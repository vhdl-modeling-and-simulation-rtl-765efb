// Phase sample path multiplexer: W-bit 4-to-1 multiplexer built from W
// one-bit cells, as in the document (W = 6: PSV and five phase bits).
//
// Select {S1,S0}: 00 = path 1 (off-chip samples), 01 = path 2 (second
// off-chip input), 10 = path 3 (self-test generator), 11 = path 4 (phase
// extractor). Combinational.
module path_mux #(
  parameter int unsigned W = 6
) (
  input  logic [W-1:0] in0,
  input  logic [W-1:0] in1,
  input  logic [W-1:0] in2,
  input  logic [W-1:0] in3,
  input  logic [1:0]   sel,
  output logic [W-1:0] out
);
  for (genvar b = 0; b < W; b++) begin : g_bit
    mux4_bit u_cell (
      .i0(in0[b]), .i1(in1[b]), .i2(in2[b]), .i3(in3[b]),
      .s (sel),    .f (out[b])
    );
  end
endmodule
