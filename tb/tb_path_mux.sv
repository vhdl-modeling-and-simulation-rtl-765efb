// Testbench of the 6-bit 4-to-1 path multiplexer: random words on the four
// inputs with each select value, checking that exactly the selected path
// (00 path 1, 01 path 2, 10 self test, 11 phase extractor) reaches the
// output.
module tb_path_mux;
  logic [5:0] in0, in1, in2, in3, out;
  logic [1:0] sel;
  int checks = 0, failures = 0;

  path_mux #(.W(6)) dut (.in0, .in1, .in2, .in3, .sel, .out);

  initial begin : watchdog
    #100000;
    failures++;
    $display("TB_RESULT checks=%0d failures=%0d", checks, failures);
    $finish;
  end

  initial begin
    logic [5:0] exp;
    for (int n = 0; n < 1000; n++) begin
      in0 = 6'($urandom); in1 = 6'($urandom); in2 = 6'($urandom); in3 = 6'($urandom);
      sel = 2'(n);
      #1;
      case (sel)
        2'd0: exp = in0;
        2'd1: exp = in1;
        2'd2: exp = in2;
        default: exp = in3;
      endcase
      checks++;
      if (out != exp) begin
        failures++;
        $display("FAIL: sel %0d gave %h expected %h", sel, out, exp);
      end
    end
    $display("TB_RESULT checks=%0d failures=%0d", checks, failures);
    $finish;
  end
endmodule
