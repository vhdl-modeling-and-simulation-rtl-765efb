// Range bin processor (RBP): one false-target range bin of the DIS.
//
// Each RBP adds its term 2^g * exp(j(phi + phi_inc)) to the running I/Q sum:
// the phase rotation adder adds the programmed phase increment to the phase
// sample, the sine/cosine table turns the rotated phase into I and Q, the
// gain shifters scale them, and the summation adders add them to the partial
// sum arriving from the previous RBP. Samples with PSV low, and all samples
// while the bin is not in use (URB = 0), add nothing.
//
// Pipeline (this design's choice of register placement). A phase sample
// passes two registers in every RBP (A and B) before it leaves on
// sample_out, while a partial sum passes one (the sum register). Hence RBP r
// of a cascade meets the partial sum of output k together with phase sample
// k - r, which is the range delay of the bin. Inside the RBP the term is
// computed in four stages:
//   A: sample and Clock_Prog bit registered;
//   B: rotated phase = sample + PInc, validity = PSV and URB, gain captured;
//   C: LUT outputs registered;
//   D: gain-shifted term registered;
//   then the sum register: sum_out = sum_in + term.
// The output of a single RBP appears five clocks after its sample enters.
// ODV (Output Data Valid) and the overflow flags travel with the sum.
// While oper (Operate/Maintenance) is low every data register holds its
// value, freezing the synthesised signature.
//
// Programming. The programming word ripples through one register per RBP.
// When a word with PRB high carries this RBP's hard-wired address ADDR, the
// next clock loads its URB, Gain and PInc into the preload register. A word
// with UNP high copies preload into the active register, so coefficients can
// be written while the bin keeps computing with the old ones (double
// buffering). Programming is not stopped by oper. After reset the active
// coefficients are zero with URB = 0, so an unprogrammed bin adds nothing;
// that reset value is this design's choice.
//
// The complement outputs of the two coefficient registers are not needed
// and are left unconnected.
//
// clk_prog_in is the document's Clock_Prog bit, kept in the sample register
// and passed on; the clock splitting circuit it adjusts is not modelled, the
// whole cascade runs on one clock.
module rbp
#(
  parameter int unsigned ADDR_W = dis_pkg::ADDR_W,
  parameter logic [ADDR_W-1:0] ADDR = '0
) (
  input  logic    clk,
  input  logic    rst_n,
  input  logic    oper,
  input  dis_pkg::sample_t sample_in,
  input  logic    clk_prog_in,
  input  dis_pkg::prog_t   prog_in,
  input  dis_pkg::sum_t    sum_in,
  output dis_pkg::sample_t sample_out,
  output logic    clk_prog_out,
  output dis_pkg::prog_t   prog_out,
  output dis_pkg::sum_t    sum_out
);
  localparam int unsigned COEF_W = $bits(dis_pkg::coef_t);

  // ---------------- programming ----------------
  dis_pkg::prog_t prog_q;
  dis_pkg::coef_t preload, active;
  logic  addr_match;

  always_ff @(posedge clk or negedge rst_n) begin
    if (!rst_n) prog_q <= '0;
    else        prog_q <= prog_in;
  end

  assign addr_match = prog_q.prb && (prog_q.sel == ADDR);

  load_reg #(.W(COEF_W)) u_preload (
    .clk, .rst_n, .ld(addr_match),
    .d({prog_q.urb, prog_q.gain, prog_q.pinc}),
    .q(preload), .q_n()
  );

  load_reg #(.W(COEF_W)) u_active (
    .clk, .rst_n, .ld(prog_q.unp),
    .d(preload), .q(active), .q_n()
  );

  assign prog_out = prog_q;

  // ---------------- data pipeline ----------------
  dis_pkg::sample_t smp_a, smp_b;
  logic    cp_a, cp_b;
  dis_pkg::phase_t  rot, rot_b;
  logic    v_b, v_c, v_d;
  dis_pkg::gain_t   gain_b, gain_c;
  logic signed [dis_pkg::LUT_W-1:0] cos_w, sin_w, cos_c, sin_c;
  logic signed [dis_pkg::SUM_W-1:0] ti_w, tq_w, ti_d, tq_d;
  logic signed [dis_pkg::SUM_W-1:0] si_w, sq_w;
  logic    iof_w, qof_w;

  phase_adder #(.W(dis_pkg::PH_W)) u_rot (.a(smp_a.phase), .b(active.pinc), .s(rot));

  sincos_lut u_lut (.phase(rot_b), .cos_o(cos_w), .sin_o(sin_w));

  gain_shifter u_gain_i (.in(cos_c), .gain(gain_c), .out(ti_w));
  gain_shifter u_gain_q (.in(sin_c), .gain(gain_c), .out(tq_w));

  sum_adder #(.W(dis_pkg::SUM_W)) u_sum_i (
    .a(sum_in.i), .b(v_d ? ti_d : '0), .of_in(sum_in.iof), .s(si_w), .of_out(iof_w));
  sum_adder #(.W(dis_pkg::SUM_W)) u_sum_q (
    .a(sum_in.q), .b(v_d ? tq_d : '0), .of_in(sum_in.qof), .s(sq_w), .of_out(qof_w));

  always_ff @(posedge clk or negedge rst_n) begin
    if (!rst_n) begin
      smp_a <= '0;  cp_a <= 1'b0;
      smp_b <= '0;  cp_b <= 1'b0;
      rot_b <= '0;  v_b <= 1'b0;  gain_b <= '0;
      cos_c <= '0;  sin_c <= '0;  v_c <= 1'b0;  gain_c <= '0;
      ti_d  <= '0;  tq_d  <= '0;  v_d <= 1'b0;
      sum_out <= '0;
    end else if (oper) begin
      // A
      smp_a <= sample_in;
      cp_a  <= clk_prog_in;
      // B
      smp_b  <= smp_a;
      cp_b   <= cp_a;
      rot_b  <= rot;
      v_b    <= smp_a.psv & active.urb;
      gain_b <= active.gain;
      // C
      cos_c  <= cos_w;
      sin_c  <= sin_w;
      v_c    <= v_b;
      gain_c <= gain_b;
      // D
      ti_d <= ti_w;
      tq_d <= tq_w;
      v_d  <= v_c;
      // sum
      sum_out.i   <= si_w;
      sum_out.q   <= sq_w;
      sum_out.iof <= iof_w;
      sum_out.qof <= qof_w;
      sum_out.odv <= sum_in.odv | v_d;
    end
  end

  assign sample_out   = smp_b;
  assign clk_prog_out = cp_b;
endmodule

**Task:**
Write out a verbatim copy of the data, beginning with its first line and ending with the line that contains "filename tb/tb_path_mux.sv".

**Response to the task:**
repository vhdl-modeling-and-simulation-rtl-765efb
// Phase sample path multiplexer: W-bit 4-to-1 multiplexer built from W
// one-bit cells, as in the document (W = 6: PSV and five phase bits).
//
// Select {S1,S0}: 00 = path 1 (off-chip samples), 01 = path 2 (second
// off-chip input), 10 = path 3 (self-test generator), 11 = path 4 (phase
// extractor). Combinational.
module path_mux #(
  parameter int unsigned W = 6
) (
  input  logic [W-1:0] in0,
  input  logic [W-1:0] in1,
  input  logic [W-1:0] in2,
  input  logic [W-1:0] in3,
  input  logic [1:0]   sel,
  output logic [W-1:0] out
);
  for (genvar b = 0; b < W; b++) begin : g_bit
    mux4_bit u_cell (
      .i0(in0[b]), .i1(in1[b]), .i2(in2[b]), .i3(in3[b]),
      .s (sel),    .f (out[b])
    );
  end
endmodule
filename tb/tb_path_mux.sv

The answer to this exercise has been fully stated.